By April 16, 2020No Comments

Written by Geoffroy Van Cutsem, Technical Marketing Engineering Manager at Intel

This blog post originally ran on the Project ACRN website. For more content like this, click here.

Geoffroy Van Cutsem from Intel featured ACRN™in a compelling demonstration of the power of workload consolidation in edge devices.
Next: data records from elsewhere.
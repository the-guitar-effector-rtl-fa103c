// Sweep generator for the flanger delay.
//
// The flanger mixes the signal with a copy whose delay rises and falls
// slowly. A 10-bit counter divides the 50 MHz clock to about 48.8 kHz
// (its MSB), a 7-bit counter divides that by 128 to about 381 Hz (flgclk,
// one step every 2.6 ms), and each flgclk rise steps the 12-bit delay
// counter d_cnt up or down by one. The direction flag turns to "down"
// on the step that leaves TOP (0x08F) going up and to "up" on the step
// that leaves BOTTOM (0x001) going down, so d_cnt sweeps 0..144 and back:
// a delay of 0 to about 3 ms at 48.8 kHz, one full up-and-down sweep in
// about 0.75 s.
//
// Runs on clk with enable strobes in place of the document's ripple
// clocks; counter sizes and limits follow the document. LR_BITS and
// RATE_BITS may be lowered to speed up simulation.
module flange_lfo #(
  parameter int unsigned       LR_BITS   = 10,
  parameter int unsigned       RATE_BITS = 7,
  parameter int unsigned       D_W       = 12,
  parameter logic [D_W-1:0]    TOP       = 12'h08F,
  parameter logic [D_W-1:0]    BOTTOM    = 12'h001
) (
  input  logic           clk,
  input  logic           rst,
  output logic [D_W-1:0] d_cnt
);

  logic [LR_BITS-1:0]   lrcnt;
  logic [RATE_BITS-1:0] cnt;
  logic                 lrclk, lrclk_d, flgclk, flgclk_d;
  logic                 lr_rise, flg_rise;
  logic                 up;

  always_ff @(posedge clk) begin
    if (rst) begin
      lrcnt    <= '0;
      lrclk    <= 1'b0;
      lrclk_d  <= 1'b0;
      cnt      <= '0;
      flgclk   <= 1'b0;
      flgclk_d <= 1'b0;
    end else begin
      lrcnt   <= lrcnt + 1'b1;
      lrclk   <= lrcnt[LR_BITS-1];
      lrclk_d <= lrclk;
      if (lr_rise) begin
        cnt    <= cnt + 1'b1;
        flgclk <= cnt[RATE_BITS-1];
      end
      flgclk_d <= flgclk;
    end
  end

  assign lr_rise  = lrclk  & ~lrclk_d;
  assign flg_rise = flgclk & ~flgclk_d;

  always_ff @(posedge clk) begin
    if (rst) begin
      d_cnt <= '0;
      up    <= 1'b1;
    end else if (flg_rise) begin
      if (up) begin
        d_cnt <= d_cnt + 1'b1;
        if (d_cnt == TOP) up <= 1'b0;
      end else begin
        d_cnt <= d_cnt - 1'b1;
        if (d_cnt == BOTTOM) up <= 1'b1;
      end
    end
  end

endmodule
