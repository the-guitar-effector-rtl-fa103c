// Testbench for flange_lfo. A small instance (2^3 x 2^2 clock divider)
// is run through several full sweeps: every step must come exactly 32
// clocks after the previous one and follow the triangle 0,1,..,144,143,..,
// 0,1,.. computed here. A default-size instance is checked for its step
// period of 2^17 clocks (50 MHz / 2^17 = 381 Hz).
module flange_lfo_tb;
  logic clk = 1'b0, rst = 1'b1;
  logic [11:0] d_small, d_full;
  int checks = 0, failures = 0;
  longint cyc = 0;

  flange_lfo #(.LR_BITS(3), .RATE_BITS(2)) dut_small (.clk, .rst, .d_cnt(d_small));
  flange_lfo dut_full (.clk, .rst, .d_cnt(d_full));

  always #10 clk = ~clk;
  always @(posedge clk) cyc <= cyc + 1;

  task automatic check(input bit ok, input string what);
    checks++;
    if (!ok) begin failures++; $display("FAIL: %s at cycle %0d", what, cyc); end
  endtask

  int exp_v = 0, dir = 1, n_top = 0, n_bottom = 0, steps_full = 0;
  longint last_small = -1, last_full = -1;
  logic [11:0] ds_d = '0, df_d = '0;
  always @(posedge clk) begin
    if (!rst) begin
      ds_d <= d_small;
      df_d <= d_full;
      if (d_small != ds_d) begin
        exp_v = exp_v + dir;
        if (exp_v == 144) dir = -1;
        if (exp_v == 0)   dir = 1;
        if (exp_v == 144) n_top++;
        if (exp_v == 0)   n_bottom++;
        check(d_small == 12'(exp_v), $sformatf("d_cnt %0d expected %0d", d_small, exp_v));
        if (last_small >= 0) check(cyc - last_small == 32, "small step period");
        last_small = cyc;
      end
      if (d_full != df_d) begin
        steps_full++;
        check(d_full == 12'(steps_full), "full-size count up");
        if (last_full >= 0) check(cyc - last_full == 131072, "full-size step period 2^17");
        last_full = cyc;
      end
    end
  end

  initial begin
    repeat (3) @(posedge clk);
    rst <= 1'b0;
    repeat (32 * 288 * 3 + 500) @(posedge clk);
    wait (steps_full >= 3);
    check(n_top >= 3 && n_bottom >= 3, "full sweeps reached both limits");
    check(d_small <= 144, "never above 144");
    $display("TB_RESULT checks=%0d failures=%0d", checks, failures);
    $finish;
  end

  initial begin
    repeat (600000) @(posedge clk);
    failures++;
    $display("watchdog timeout");
    $display("TB_RESULT checks=%0d failures=%0d", checks, failures);
    $finish;
  end
endmodule
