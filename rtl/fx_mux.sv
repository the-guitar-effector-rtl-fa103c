// Effect output multiplexer.
//
// All effects run on every sample at the same time; this multiplexer picks
// the one to play: code 000 passes the clean input, code 001 the distortion
// output, and every other code the output of the SRAM effects unit (delay,
// echo or flange, which that unit itself tells apart by bits 1 and 0 of
// the code). Purely combinational. Follows the document.
module fx_mux
  import gfx_pkg::*;
#(
  parameter int unsigned W = 16
) (
  input  logic [2:0]   fx_sel,
  input  logic [W-1:0] clean,
  input  logic [W-1:0] distorted,
  input  logic [W-1:0] sram_fx,
  output logic [W-1:0] snd_output
);

  always_comb begin
    unique case (fx_sel)
      FX_CLEAN: snd_output = clean;
      FX_DIST:  snd_output = distorted;
      default:  snd_output = sram_fx;
    endcase
  end

endmodule
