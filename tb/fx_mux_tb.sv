// Testbench for fx_mux: for every effect code and random inputs the
// output must be the clean input for 000, the distortion input for 001 and
// the SRAM effect input for all other codes.
module fx_mux_tb;
  logic [2:0] fx_sel = '0;
  logic [15:0] clean = '0, distorted = '0, sram_fx = '0, snd_output;
  logic [15:0] expv;
  int checks = 0, failures = 0;

  fx_mux #(.W(16)) dut (.*);

  initial begin
    for (int i = 0; i < 800; i++) begin
      fx_sel    = 3'(i % 8);
      clean     = 16'($urandom);
      distorted = 16'($urandom);
      sram_fx   = 16'($urandom);
      #5;
      expv = (fx_sel == 3'b000) ? clean : (fx_sel == 3'b001) ? distorted : sram_fx;
      checks++;
      if (snd_output !== expv) begin
        failures++;
        $display("FAIL: code %b out %h expected %h", fx_sel, snd_output, expv);
      end
    end
    $display("TB_RESULT checks=%0d failures=%0d", checks, failures);
    $finish;
  end

  initial begin
    #100000;
    failures++;
    $display("watchdog timeout");
    $display("TB_RESULT checks=%0d failures=%0d", checks, failures);
    $finish;
  end
endmodule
This was presented at the Open Source Summit EU in Lyon France.

The “Industrial IoT Edge to Cloud demo” develops an end-to-end scenario using many innovative open-source projects. The use case presented is an industrial edge node running real-time and Artificial Intelligence (AI) workloads on a single platform. Many edge devices require a strict real-time behavior for some core functionality, for example a robot arm control. Being able to do advanced processing on the edge produces faster reaction times and optimizes usage of the network infrastructure. The cloud back end provides the next-level of analysis when required and offers a holistic view of the edge nodes.

This demo featured a number of open-source projects and technologies relevant to the IoT and Edge domains. This included  Project ACRNTM (IoT hypervisor), Zephyr ProjetTM (RTOS), and Intel® Optimization for TensorFlow* (AI), Docker (Container OS-virtualization). Through real-life use cases and hypothetical scenarios, the demo showed how combining diverse projects enables new functionalities such as advanced workload consolidation.

Attendees saw an edge device with Zephyr running in a real-time virtual machine (RTVM) under the ACRN hypervisor. The real-time characteristics of the Zephyr VM are monitored by running the “cyclictest” benchmark inside it. Running concurrently on the same platform, but in a different virtual machine (VM) is an object-detection algorithm based on TensorFlow (AI) in a Docker container. It is constantly analyzing a video stream detecting various objects and raising alerts when abnormal conditions are detected.  Alerts are sent by the edge device to a back end system, along with a video snapshot of what happened leading up to the alert. This allows an operator to monitor the device and be informed of important events. It also enables the operator to replay the sequence. This pre-processing performed directly on the edge device saves expensive network bandwidth at the edge since the entire video monitoring stream need not be sent to the cloud. It also helps minimize the latency between detecting a problematic condition and reacting to it since both functions are co-located. The power of the cloud is saved for more involved processing and analysis that is less latency-sensitive and more compute-intensive.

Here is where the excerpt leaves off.